Child Refugee

The number of refugees living in camps in Northern France has increased dramatically over the last five years, with the influx from the migrant crisis adding to the already high numbers of economic migrants from Europe and further afield. These camps have grown exponentially and with such growth comes suffering, appalling conditions, and the worst kind of human interaction – exploitation. I am, of course, talking of the traffickers and the exploiters many of whom are British or French using the desperation and fear that exists in these camps for their own ends.

UNICEF just released figures last week estimating that around 500 unaccompanied children across a number of the larger camps are at risk or actively being exploited by trafficking and drug gangs. Along with the ever-present danger of sexual exportation and daily abuse that exist within these camps.

Researchers for UNICEF talked to around sixty unaccompanied children living throughout the camps to work out this average. France is a western, modern country and that accentuates the contrast seen, it is horrific to observe such human plight right next door to McDonald’s, apartments and bars – operating just a few miles away, adjacent to the slums you would see in West Africa. We are seeing more slums and an increase in beggars and broken down areas throughout the major western powers as the social infrastructure crumbles, in turn leading to a huge political backlash. The issue here is that ordinary people from Germany to Britain, France to Spain are seeing on the news and with their own eyes thousands upon thousands of migrants and the fixation by the press is on the young male migrants and how they may be a potential threat, instead of the reality which is that a large proportion of migrants are simply families, looking for a better life, or unaccompanied children. Their strife is not taken seriously by any country as governments feel uneasy at the political repercussions, whichever way they jump.

It’s easy for us westerners to view the migrant crisis as their own fault and believe that the majority are young working males who will be able to survive, this is the myth that has been populated by the media as well as most western governments. It is easy to use migrants is a political weapon as we saw in the recent Brexit vote than talk about the tragic situation that is unfolding all over Europe and beyond.

If you pop into most pubs, both in and outside of London, and ask any patron there what they think we should do about the asylum seekers in Calais and all over northern France the response will be largely the same, is not our responsibility or they are coming here to steal our jobs – the typical response is somewhere between those two statements but the real issue they should be talking about is the rise in career criminals taking to the English Channel to act as smugglers. So what is our responsibility here in the United Kingdom?

First and foremost, as the creators of the human rights, written by British lawyers after the Second World War (not the EU not America) Britain, has a moral and historical duty to help people in need, especially children. So why aren’t we?
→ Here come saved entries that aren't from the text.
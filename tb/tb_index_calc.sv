// tb_index_calc: drives random destination pixels through one index
// calculation unit with a lens map bank model, random poses, translation and
// AR mode, and random back-pressure; every address is compared with the
// integer reference model. Checks the 15-clock latency and one result per
// clock when not back-pressured.
module tb_index_calc;
  import mr_pkg::*;
  import tb_ref_pkg::*;
  localparam int LUT_AW = 16;
  logic clk = 0, rst_n = 1;
  initial #1 rst_n = 0;  // falling edge applies the asynchronous reset
  stream_cfg_t cfg;
  rot_elem_t rot [3][3];
  logic in_valid, in_ready, out_valid, out_ready, busy;
  logic [9:0] in_x;
  logic [8:0] in_y;
  logic lut_rd_en;
  logic [LUT_AW-1:0] lut_rd_addr;
  lut_entry_t lut_rd_data;
  idx_t out_idx;
  int checks = 0, failures = 0;
  longint expq [$];
  int cyc = 0;

  index_calc dut (.*);
  always #5 clk = ~clk;
  always @(posedge clk) cyc <= cyc + 1;

  // lens map bank model: entry is a function of the address
  function automatic lut_entry_t lut_of(int a);
    lut_entry_t e;
    e.valid = (a % 7) != 3;
    e.x = 10'((a * 37) % 640);
    e.y = 9'((a * 11) % 480);
    return e;
  endfunction
  always_ff @(posedge clk) if (lut_rd_en) lut_rd_data <= lut_of(int'(lut_rd_addr));

  task automatic check(bit ok, string what);
    checks++;
    if (!ok) begin failures++; $display("FAIL %s", what); end
  endtask

  rot_i_t rr;
  // output checker
  always @(posedge clk) if (rst_n && out_valid && out_ready) begin
    longint e;
    e = expq.pop_front();
    check(e == -1 ? out_idx.skip : (!out_idx.skip && longint'(out_idx.addr) == e),
          $sformatf("addr %h skip %b exp %h", out_idx.addr, out_idx.skip, e));
  end

  initial begin
    repeat (100000) @(posedge clk);
    failures++;
    $display("TB_RESULT checks=%0d failures=%0d", checks, failures);
    $finish;
  end

  task automatic set_pose(int a, b, c, d);
    real nn;
    q14_t q [4];
    nn = $sqrt(real'(a)*a + real'(b)*b + real'(c)*c + real'(d)*d);
    q[0] = q14_t'($rtoi(a / nn * 16384.0)); q[1] = q14_t'($rtoi(b / nn * 16384.0));
    q[2] = q14_t'($rtoi(c / nn * 16384.0)); q[3] = q14_t'($rtoi(d / nn * 16384.0));
    ref_rot(q[0], q[1], q[2], q[3], rr);
    for (int i = 0; i < 3; i++) for (int j = 0; j < 3; j++) rot[i][j] = rot_elem_t'(rr[i][j]);
  endtask

  task automatic push_pixel(int x, int y);
    lut_entry_t e;
    int a;
    in_valid = 1; in_x = 10'(x); in_y = 9'(y);
    a = y * 80 + x / 8;
    e = lut_of(a);
    expq.push_back(ref_addr(e.valid, e.x, e.y, cfg.ar_mode, cfg.tr_en, cfg.tx, cfg.ty, cfg.tz, cfg.base, rr));
    do @(posedge clk); while (!in_ready);
    #1 in_valid = 0;
  endtask

  initial begin
    int t0, lat;
    cfg = '0; cfg.base = 32'h1000_0000;
    set_pose(1, 0, 0, 0);
    in_valid = 0; in_x = 0; in_y = 0; out_ready = 1;
    repeat (3) @(posedge clk);
    rst_n = 1;
    // latency of one pixel
    @(negedge clk);
    t0 = cyc;
    push_pixel(8, 0);
    while (!out_valid) @(posedge clk);
    lat = cyc - t0;
    check(lat == 15, $sformatf("latency %0d", lat));
    @(negedge clk);
    // throughput: 64 back-to-back pixels leave in 64 consecutive clocks
    begin
      int first, last, n;
      n = 0;
      fork
        for (int i = 0; i < 64; i++) push_pixel(i * 8, 5);
        begin
          while (n < 64) begin
            @(posedge clk);
            if (out_valid) begin
              if (n == 0) first = cyc;
              last = cyc; n++;
            end
          end
        end
      join
      check(last - first == 63, $sformatf("throughput %0d", last - first));
    end
    // random poses, modes and back-pressure
    for (int seg = 0; seg < 24; seg++) begin
      while (busy) @(posedge clk);
      @(negedge clk);
      set_pose($urandom_range(0, 2000) - 1000, $urandom_range(0, 2000) - 1000,
               $urandom_range(0, 2000) - 1000, $urandom_range(0, 2000) - 1000);
      cfg.ar_mode = (seg % 6) == 5;
      cfg.tr_en   = (seg % 3) == 1;
      cfg.tx = 12'($urandom_range(0, 400) - 200);
      cfg.ty = 12'($urandom_range(0, 400) - 200);
      cfg.tz = 12'($urandom_range(0, 400) - 200);
      cfg.base = $urandom & 32'hFFFF_FFFC;
      fork
        for (int i = 0; i < 300; i++) begin
          if ($urandom_range(0, 3) == 0) @(negedge clk);
          push_pixel($urandom_range(0, 639), $urandom_range(0, 479));
        end
        repeat (700) begin
          @(negedge clk);
          out_ready = (seg % 2) ? ($urandom_range(0, 2) != 0) : 1'b1;
        end
      join
      out_ready = 1;
    end
    while (busy) @(posedge clk);
    check(expq.size() == 0, "all results seen");
    $display("TB_RESULT checks=%0d failures=%0d", checks, failures);
    $finish;
  end
endmodule
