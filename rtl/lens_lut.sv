// lens_lut: one bank of the lens distortion map.
//
// For each destination pixel the map gives the column and row of the source
// image pixel to show there, so that the image reflected by the curved
// combiner appears undistorted. The full 640x480 map of one eye is split into
// eight banks by x mod 8, so each of the eight lanes reads its own bank once
// per clock; a bank therefore holds DEPTH = 480*80 entries addressed by
// y*80 + x/8. Read latency is one clock: rd_data holds the entry addressed in
// the last cycle that had rd_en high and keeps it while rd_en is low, which
// lets the index pipeline stall. The write port loads the map from the
// processor. Contents are not reset. One entry per destination pixel and the
// one-cycle read follow the design; the banking and load port are this
// design's choices.
module lens_lut
  import mr_pkg::*;
#(
  parameter int DEPTH = (H_ACTIVE / LANES) * V_ACTIVE
) (
  input  logic                     clk,
  input  logic                     rd_en,
  input  logic [$clog2(DEPTH)-1:0] rd_addr,
  output lut_entry_t               rd_data,
  input  logic                     wr_en,
  input  logic [$clog2(DEPTH)-1:0] wr_addr,
  input  lut_entry_t               wr_data
);
  lut_entry_t mem [DEPTH];

  always_ff @(posedge clk) begin
    if (wr_en) mem[wr_addr] <= wr_data;
    if (rd_en) rd_data <= mem[rd_addr];
  end
endmodule
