// tb_lens_lut: fills a bank of the lens map with random entries and reads
// them back in random order; checks the one-clock read latency and that the
// output holds while rd_en is low.
module tb_lens_lut;
  import mr_pkg::*;
  localparam int DEPTH = 38400, AW = 16;
  logic clk = 0;
  logic rd_en, wr_en;
  logic [AW-1:0] rd_addr, wr_addr;
  lut_entry_t rd_data, wr_data;
  lut_entry_t model [DEPTH];
  int checks = 0, failures = 0;

  lens_lut #(.DEPTH(DEPTH)) dut (.*);
  always #5 clk = ~clk;

  task automatic check(bit ok, string what);
    checks++;
    if (!ok) begin failures++; $display("FAIL %s", what); end
  endtask

  initial begin
    repeat (200000) @(posedge clk);
    failures++;
    $display("TB_RESULT checks=%0d failures=%0d", checks, failures);
    $finish;
  end

  initial begin
    rd_en = 0; wr_en = 0; rd_addr = 0; wr_addr = 0; wr_data = '0;
    for (int a = 0; a < DEPTH; a++) begin
      @(negedge clk);
      wr_en = 1; wr_addr = AW'(a); wr_data = lut_entry_t'($urandom);
      model[a] = wr_data;
    end
    @(negedge clk);
    wr_en = 0;
    for (int n = 0; n < 20000; n++) begin
      int a;
      lut_entry_t held;
      a = $urandom_range(0, DEPTH - 1);
      @(negedge clk);
      rd_en = 1; rd_addr = AW'(a);
      @(negedge clk);
      check(rd_data == model[a], $sformatf("read %0d", a));
      held = rd_data;
      rd_en = 0; rd_addr = AW'($urandom_range(0, DEPTH - 1));
      @(negedge clk);
      check(rd_data == held, "hold while rd_en low");
    end
    $display("TB_RESULT checks=%0d failures=%0d", checks, failures);
    $finish;
  end
endmodule
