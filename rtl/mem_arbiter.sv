// mem_arbiter: memory interconnect from N fetch units onto one DRAM read port.
//
// Requests are granted round-robin, one per clock, starting after the last
// unit granted. The port's request carries the unit number as its ID; the
// response ID selects the unit the data goes back to. The memory must return
// responses of one ID in order (as AXI does); responses of different IDs may
// interleave. Responses are not back-pressured: each fetch unit reserves room
// before it issues a read. Request grant is combinational (the port's ready
// flows back to the granted unit in the same clock). The design uses vendor
// AXI crossbars here; this simple arbiter is this design's replacement.
module mem_arbiter #(
  parameter int N  = 4,
  parameter int IW = (N > 1) ? $clog2(N) : 1
) (
  input  logic              clk,
  input  logic              rst_n,
  // unit side
  input  logic [N-1:0]      req_valid,
  output logic [N-1:0]      req_ready,
  input  logic [31:0]       req_addr [N],
  output logic [N-1:0]      rsp_valid,
  output logic [31:0]       rsp_data [N],
  // port side
  output logic              m_ar_valid,
  input  logic              m_ar_ready,
  output logic [31:0]       m_ar_addr,
  output logic [IW-1:0]     m_ar_id,
  input  logic              m_r_valid,
  input  logic [31:0]       m_r_data,
  input  logic [IW-1:0]     m_r_id
);
  logic [IW-1:0] last;      // last unit granted
  logic [IW-1:0] gnt;
  logic          any;

  always_comb begin
    gnt = last;
    any = 1'b0;
    // scan from the farthest unit back to the next one, so the next wins
    for (int k = N; k >= 1; k--) begin
      if (req_valid[(int'(last) + k) % N]) begin
        gnt = IW'((int'(last) + k) % N);
        any = 1'b1;
      end
    end
  end

  assign m_ar_valid = any;
  assign m_ar_addr  = req_addr[gnt];
  assign m_ar_id    = gnt;

  always_comb begin
    for (int i = 0; i < N; i++) begin
      req_ready[i] = any && (gnt == IW'(i)) && m_ar_ready;
      rsp_valid[i] = m_r_valid && (m_r_id == IW'(i));
      rsp_data[i]  = m_r_data;
    end
  end

  always_ff @(posedge clk or negedge rst_n) begin
    if (!rst_n) last <= IW'(N - 1);
    else if (any && m_ar_ready) last <= gnt;
  end

  a_id_range: assert property (@(posedge clk) disable iff (!rst_n) m_r_valid |-> (int'(m_r_id) < N))
    else $error("mem_arbiter: response ID out of range");
endmodule
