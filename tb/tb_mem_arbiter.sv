// tb_mem_arbiter: four requesters share one port. The memory model answers
// after a random latency, in order per ID but interleaving IDs. Checks that
// every requester receives exactly its own data in order, that the grant
// rotates when all units request, and that each unit is served.
module tb_mem_arbiter;
  import tb_ref_pkg::*;
  localparam int N = 4, IW = 2;
  logic clk = 0, rst_n = 1;
  initial #1 rst_n = 0;  // falling edge applies the asynchronous reset
  logic [N-1:0] req_valid, req_ready, rsp_valid;
  logic [31:0] req_addr [N], rsp_data [N];
  logic m_ar_valid, m_ar_ready, m_r_valid;
  logic [31:0] m_ar_addr, m_r_data;
  logic [IW-1:0] m_ar_id, m_r_id;
  int checks = 0, failures = 0, cyc = 0;
  logic [31:0] expq [N][$];
  logic [31:0] pend_addr [N][$];
  int pend_time [N][$];
  int served [N];
  int sent [N];
  int last_gnt = -1, rot_ok = 0, rot_bad = 0;

  mem_arbiter #(.N(N)) dut (.*);
  always #5 clk = ~clk;

  task automatic check(bit ok, string what);
    checks++;
    if (!ok) begin failures++; $display("FAIL %s", what); end
  endtask

  always @(posedge clk) begin
    cyc <= cyc + 1;
    if (rst_n) begin
      if (m_ar_valid && m_ar_ready) begin
        pend_addr[m_ar_id].push_back(m_ar_addr);
        pend_time[m_ar_id].push_back(cyc + $urandom_range(3, 30));
        if (&req_valid && last_gnt >= 0) begin
          if (int'(m_ar_id) == (last_gnt + 1) % N) rot_ok++; else rot_bad++;
        end
        last_gnt = m_ar_id;
      end
      for (int i = 0; i < N; i++) if (rsp_valid[i]) begin
        logic [31:0] e;
        e = expq[i].pop_front();
        check(rsp_data[i] == mem_word(e), $sformatf("unit %0d data", i));
        served[i]++;
      end
    end
  end

  // memory: one response per clock from a random ID whose head is due
  always @(negedge clk) begin
    int start;
    m_r_valid = 0;
    start = $urandom_range(0, N - 1);
    for (int k = 0; k < N; k++) begin
      int i;
      i = (start + k) % N;
      if (!m_r_valid && pend_time[i].size() > 0 && pend_time[i][0] <= cyc) begin
        m_r_valid = 1; m_r_id = IW'(i);
        m_r_data = mem_word(pend_addr[i][0]);
        void'(pend_addr[i].pop_front()); void'(pend_time[i].pop_front());
      end
    end
    m_ar_ready = $urandom_range(0, 3) != 0;
  end

  for (genvar g = 0; g < N; g++) begin : g_req
    initial begin
      req_valid[g] = 0; req_addr[g] = 0;
      wait (rst_n);
      for (int n = 0; n < 400; n++) begin
        @(negedge clk);
        if (n > 100 && $urandom_range(0, 3) == 0) begin @(negedge clk); end
        req_valid[g] = 1;
        req_addr[g] = {$urandom} & 32'hFFFF_FFFC;
        expq[g].push_back(req_addr[g]);
        do @(posedge clk); while (!req_ready[g]);
        sent[g]++;
        #1 req_valid[g] = 0;
      end
    end
  end

  initial begin
    repeat (40000) @(posedge clk);
    failures++;
    $display("TB_RESULT checks=%0d failures=%0d", checks, failures);
    $finish;
  end

  initial begin
    m_r_valid = 0; m_r_data = 0; m_r_id = 0; m_ar_ready = 0;
    repeat (3) @(posedge clk);
    rst_n = 1;
    wait (sent[0] == 400 && sent[1] == 400 && sent[2] == 400 && sent[3] == 400);
    repeat (100) @(posedge clk);
    for (int i = 0; i < N; i++) check(served[i] == 400, $sformatf("unit %0d served %0d", i, served[i]));
    check(rot_ok > 100 && rot_bad == 0, $sformatf("round robin ok %0d bad %0d", rot_ok, rot_bad));
    $display("TB_RESULT checks=%0d failures=%0d", checks, failures);
    $finish;
  end
endmodule
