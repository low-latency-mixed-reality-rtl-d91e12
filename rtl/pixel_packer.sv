// pixel_packer: packs the pixels of the eight lanes into one wide word.
//
// Lane i always carries pixel x0+i of the current group. When every lane
// offers a pixel and the output is free, one pixel is taken from each lane
// and a word {sof, y, x0, pix[7:0]} is formed. The packer keeps its own raster
// position, since pixels arrive in raster order: x0 steps by 8 across 640
// columns, y across 480 rows, and sof marks the word at (0, 0). The output is
// registered (one word per clock at most, one clock of latency). Packing the
// lanes into one word follows the design; the all-lanes rule and the raster
// tag are this design's choices.
module pixel_packer
  import mr_pkg::*;
(
  input  logic             clk,
  input  logic             rst_n,
  input  logic [LANES-1:0] in_valid,
  output logic [LANES-1:0] in_ready,
  input  rgb_t             in_pix [LANES],
  output logic             out_valid,
  input  logic             out_ready,
  output pixword_t         out_word
);
  logic [9:0] x0;
  logic [8:0] y;
  logic take;

  assign take     = (&in_valid) && (!out_valid || out_ready);
  assign in_ready = {LANES{take}};

  always_ff @(posedge clk or negedge rst_n) begin
    if (!rst_n) begin
      x0 <= '0;
      y  <= '0;
      out_valid <= 1'b0;
      out_word  <= '0;
    end else begin
      if (out_valid && out_ready) out_valid <= 1'b0;
      if (take) begin
        out_valid     <= 1'b1;
        out_word.sof  <= (x0 == '0) && (y == '0);
        out_word.x0   <= x0;
        out_word.y    <= y;
        for (int i = 0; i < LANES; i++) out_word.pix[i] <= in_pix[i];
        if (x0 == 10'(H_ACTIVE - LANES)) begin
          x0 <= '0;
          y  <= (y == 9'(V_ACTIVE - 1)) ? '0 : y + 1'b1;
        end else begin
          x0 <= x0 + 10'(LANES);
        end
      end
    end
  end
endmodule
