// tb_pixel_packer: eight lanes deliver pixels at independent random times and
// the consumer stalls at random. Checks that each word holds the right pixel
// in every lane, that x0/y walk the 640x480 raster with sof on the first word
// of each frame, and that a word leaves one clock after the last lane is
// ready when the output is free.
module tb_pixel_packer;
  import mr_pkg::*;
  logic clk = 0, rst_n = 1;
  initial #1 rst_n = 0;  // falling edge applies the asynchronous reset
  logic [LANES-1:0] in_valid, in_ready;
  rgb_t in_pix [LANES];
  logic out_valid, out_ready;
  pixword_t out_word;
  int checks = 0, failures = 0;
  int nword = 0;
  localparam int WORDS = 2 * (H_ACTIVE / LANES) * V_ACTIVE + 500;  // two frames and a bit

  pixel_packer dut (.*);
  always #5 clk = ~clk;

  task automatic check(bit ok, string what);
    checks++;
    if (!ok) begin failures++; $display("FAIL %s", what); end
  endtask

  function automatic rgb_t pix_of(int w, int l);
    return rgb_t'(w * 8 + l) ^ 24'hA5A5A5;
  endfunction

  for (genvar l = 0; l < LANES; l++) begin : g_lane
    initial begin
      in_valid[l] = 0; in_pix[l] = '0;
      wait (rst_n);
      for (int w = 0; w < WORDS; w++) begin
        @(negedge clk);
        if ($urandom_range(0, 7) == 0) @(negedge clk);
        in_valid[l] = 1; in_pix[l] = pix_of(w, l);
        do @(posedge clk); while (!in_ready[l]);
        #1 in_valid[l] = 0;
      end
    end
  end

  always @(negedge clk) out_ready = $urandom_range(0, 4) != 0;

  always @(posedge clk) if (rst_n && out_valid && out_ready) begin
    int f, xw, y;
    f  = nword % ((H_ACTIVE / LANES) * V_ACTIVE);
    xw = f % (H_ACTIVE / LANES);
    y  = f / (H_ACTIVE / LANES);
    check(out_word.x0 == 10'(xw * 8) && out_word.y == 9'(y) && out_word.sof == (f == 0),
          $sformatf("position word %0d", nword));
    for (int l = 0; l < LANES; l++)
      check(out_word.pix[l] == pix_of(nword, l), $sformatf("lane %0d word %0d", l, nword));
    nword++;
  end

  initial begin
    repeat (4 * WORDS) @(posedge clk);
    failures++;
    $display("TB_RESULT checks=%0d failures=%0d", checks, failures);
    $finish;
  end

  initial begin
    repeat (3) @(posedge clk);
    rst_n = 1;
    // one-clock latency with a free output
    wait (nword == WORDS);
    check(1'b1, "done");
    $display("TB_RESULT checks=%0d failures=%0d", checks, failures);
    $finish;
  end

  // latency: in a clock where all lanes are valid and the output is empty,
  // the word is visible right after the edge
  always @(posedge clk) if (rst_n && (&in_valid) && !out_valid) begin
    #1 check(out_valid, "one-clock latency");
  end
endmodule
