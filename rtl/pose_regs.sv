// pose_regs: memory-mapped registers written by the processor over AXI4-Lite.
//
// The processor writes the latest head pose here (quaternion and optional
// translation), the DRAM address of the cubemap, the image-space polygons of
// the AR objects for each eye, and the lens distortion maps. The engines
// sample these registers once per frame. Register map (byte addresses, all
// accesses full 32-bit words; byte strobes are ignored):
//   0x000 CTRL    [0] enable  [1] AR mode (no DRAM reads)  [2] translation enable
//   0x004 BASE    byte address of cubemap face 0
//   0x008 QW  0x00C QX  0x010 QY  0x014 QZ   signed Q1.14 in bits 15:0
//   0x018 TX  0x01C TY  0x020 TZ             signed pixels in bits 11:0
//   0x024 UNDERFLOW (read only) {right[15:0], left[15:0]} underflow counts
//   0x028 FRAMES    (read only) {right[15:0], left[15:0]} frame counts
//   0x100 + eye*0x200 + p*0x20 + j*4, j=0..3   vertex j of polygon p:
//         x in bits 11:0, y in bits 27:16 (signed)
//   0x100 + eye*0x200 + p*0x20 + 0x10          [24] enable, [23:0] RGB colour
//   addr[23]=1: lens map entry, eye = addr[22], y = addr[20:12], x = addr[11:2],
//         data {valid[31], source y[24:16], source x[9:0]} (write only)
// Writes: AW and W are taken together in one clock, the response follows one
// clock later (always OKAY). Reads: the data follows one clock after AR is
// taken; lens map entries read as 0. A lens map write leaves as a one-clock
// strobe on lut_we with the eye, position and entry. The pose and polygon
// registers and the AXI4-Lite path follow the design; the map itself is this
// design's choice. Reset: identity quaternion, everything else zero.
module pose_regs
  import mr_pkg::*;
#(
  parameter int NP = N_POLY
) (
  input  logic        clk,
  input  logic        rst_n,
  // AXI4-Lite slave
  input  logic        s_awvalid,
  output logic        s_awready,
  input  logic [23:0] s_awaddr,
  input  logic        s_wvalid,
  output logic        s_wready,
  input  logic [31:0] s_wdata,
  output logic        s_bvalid,
  input  logic        s_bready,
  output logic [1:0]  s_bresp,
  input  logic        s_arvalid,
  output logic        s_arready,
  input  logic [23:0] s_araddr,
  output logic        s_rvalid,
  input  logic        s_rready,
  output logic [31:0] s_rdata,
  output logic [1:0]  s_rresp,
  // register contents
  output stream_cfg_t cfg,
  output q14_t        qw, qx, qy, qz,
  output poly_t       polys_l [NP],
  output poly_t       polys_r [NP],
  // lens map load
  output logic        lut_we,
  output logic        lut_eye,
  output logic [9:0]  lut_x,
  output logic [8:0]  lut_y,
  output lut_entry_t  lut_data,
  // status
  input  logic [15:0] underflow_l, underflow_r,
  input  logic [15:0] frames_l, frames_r
);
  logic wr;
  assign wr        = s_awvalid && s_wvalid && !s_bvalid;
  assign s_awready = wr;
  assign s_wready  = wr;
  assign s_bresp   = 2'b00;
  assign s_rresp   = 2'b00;
  assign s_arready = !s_rvalid;

  function automatic logic [31:0] poly_word(poly_t p, int k);
    if (k < 4) return {4'b0, p.v[k].y, 4'b0, p.v[k].x};
    return {7'b0, p.en, p.color};
  endfunction

  // decode of a polygon register address: valid, eye, polygon, word
  function automatic logic [8:0] poly_dec(logic [23:0] a);
    int off, p, k;
    if (a[23] || a[23:2] < 22'h40 || a[23:2] >= 22'(9'h40 + 2 * 9'h80)) return '0;
    off = int'(a[11:0]) - 'h100;
    p = (off % 'h200) / 'h20;
    k = (off % 'h20) / 4;
    if (p >= NP || k > 4) return '0;
    return {1'b1, 1'(off / 'h200), 4'(p), 3'(k)};
  endfunction

  // decoded write and read addresses, and the polygon after the write
  logic [8:0] pdw, pdr;
  poly_t      np;
  always_comb begin
    pdw = poly_dec(s_awaddr);
    pdr = poly_dec(s_araddr);
    np  = pdw[7] ? polys_r[pdw[6:3]] : polys_l[pdw[6:3]];
    if (pdw[2:0] == 3'd4) begin
      np.en    = s_wdata[24];
      np.color = s_wdata[23:0];
    end else begin
      np.v[pdw[1:0]].x = s_wdata[11:0];
      np.v[pdw[1:0]].y = s_wdata[27:16];
    end
  end

  always_ff @(posedge clk or negedge rst_n) begin
    if (!rst_n) begin
      cfg <= '0;
      qw <= 16'sd16384; qx <= '0; qy <= '0; qz <= '0;
      for (int p = 0; p < NP; p++) begin
        polys_l[p] <= '0;
        polys_r[p] <= '0;
      end
      s_bvalid <= 1'b0;
      s_rvalid <= 1'b0;
      s_rdata  <= '0;
      lut_we   <= 1'b0;
      lut_eye  <= 1'b0; lut_x <= '0; lut_y <= '0; lut_data <= '0;
    end else begin
      lut_we <= 1'b0;
      if (s_bvalid && s_bready) s_bvalid <= 1'b0;
      if (wr) begin
        s_bvalid <= 1'b1;
        if (s_awaddr[23]) begin
          lut_we   <= 1'b1;
          lut_eye  <= s_awaddr[22];
          lut_y    <= s_awaddr[20:12];
          lut_x    <= s_awaddr[11:2];
          lut_data <= '{valid: s_wdata[31], y: s_wdata[24:16], x: s_wdata[9:0]};
        end else if (pdw[8]) begin
          if (pdw[7]) polys_r[pdw[6:3]] <= np;
          else        polys_l[pdw[6:3]] <= np;
        end else begin
          case (s_awaddr[11:0])
            12'h000: begin
              cfg.enable  <= s_wdata[0];
              cfg.ar_mode <= s_wdata[1];
              cfg.tr_en   <= s_wdata[2];
            end
            12'h004: cfg.base <= s_wdata;
            12'h008: qw <= s_wdata[15:0];
            12'h00C: qx <= s_wdata[15:0];
            12'h010: qy <= s_wdata[15:0];
            12'h014: qz <= s_wdata[15:0];
            12'h018: cfg.tx <= s_wdata[11:0];
            12'h01C: cfg.ty <= s_wdata[11:0];
            12'h020: cfg.tz <= s_wdata[11:0];
            default: ;
          endcase
        end
      end

      if (s_rvalid && s_rready) s_rvalid <= 1'b0;
      if (s_arvalid && s_arready) begin
        s_rvalid <= 1'b1;
        if (s_araddr[23]) s_rdata <= '0;
        else if (pdr[8])
          s_rdata <= poly_word(pdr[7] ? polys_r[pdr[6:3]] : polys_l[pdr[6:3]], int'(pdr[2:0]));
        else begin
          case (s_araddr[11:0])
            12'h000: s_rdata <= {29'b0, cfg.tr_en, cfg.ar_mode, cfg.enable};
            12'h004: s_rdata <= cfg.base;
            12'h008: s_rdata <= 32'(qw);
            12'h00C: s_rdata <= 32'(qx);
            12'h010: s_rdata <= 32'(qy);
            12'h014: s_rdata <= 32'(qz);
            12'h018: s_rdata <= 32'(cfg.tx);
            12'h01C: s_rdata <= 32'(cfg.ty);
            12'h020: s_rdata <= 32'(cfg.tz);
            12'h024: s_rdata <= {underflow_r, underflow_l};
            12'h028: s_rdata <= {frames_r, frames_l};
            default: s_rdata <= '0;
          endcase
        end
      end
    end
  end

  a_bvalid_hold: assert property (@(posedge clk) disable iff (!rst_n)
    s_bvalid && !s_bready |=> s_bvalid) else $error("pose_regs: bvalid dropped");
  a_rvalid_hold: assert property (@(posedge clk) disable iff (!rst_n)
    s_rvalid && !s_rready |=> s_rvalid && $stable(s_rdata)) else $error("pose_regs: rvalid dropped");
endmodule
The problem is that most people view the majority of migrants sitting across the channel being people that are not displaced by war or persecution but economic migrants, wanting to work within the United Kingdom. And that fuels the reluctance to admit them because a large migration of workers displaces those that are resident, as an island nation there is a fine balance in what our economy can support.

So how do we work out who is needy and who is not? First and foremost we have to help the aged, the ill, and children – basic human rights and if we like to think of ourselves as a morally sound nation then we can’t walk away from these three groups of people so, on simple moral grounds, we should not be leaving them in camps to suffer and perhaps be abused. The British government should create a base where these vulnerable migrants can be nursed back to health, the children put into a caring and education environment so they can learn English and have a stable upbringing whilst their parents and families credentials are checked and categorised. Unaccompanied children could be placed within these family groups after the adults have been assessed and vetted.

We can no longer sit aside and allow the French government to take responsibility for these massive numbers of asylum seekers within their borders. Instead of spending billions on fencing and ways to shut down traffickers, we should make safe areas here in the UK where migrants can be brought to, a safe place to be processed and either returned or admitted, dependent on the individual case being made and our regulations. In the long term, this will save billions in border protection, it will cut down the risk of terrorism, and morally it is the right thing to do.

We need a touch of humanity in this crazy mixed up world before the situation deteriorates even more, as it might do with the forthcoming American and French elections. This is not the time to pull up the drawbridge and ignore what is happening in Europe and the wider world. After all, it’s not the children’s fault – we should be reaching out and help them get a good start in life – isn’t that what civilised societies do?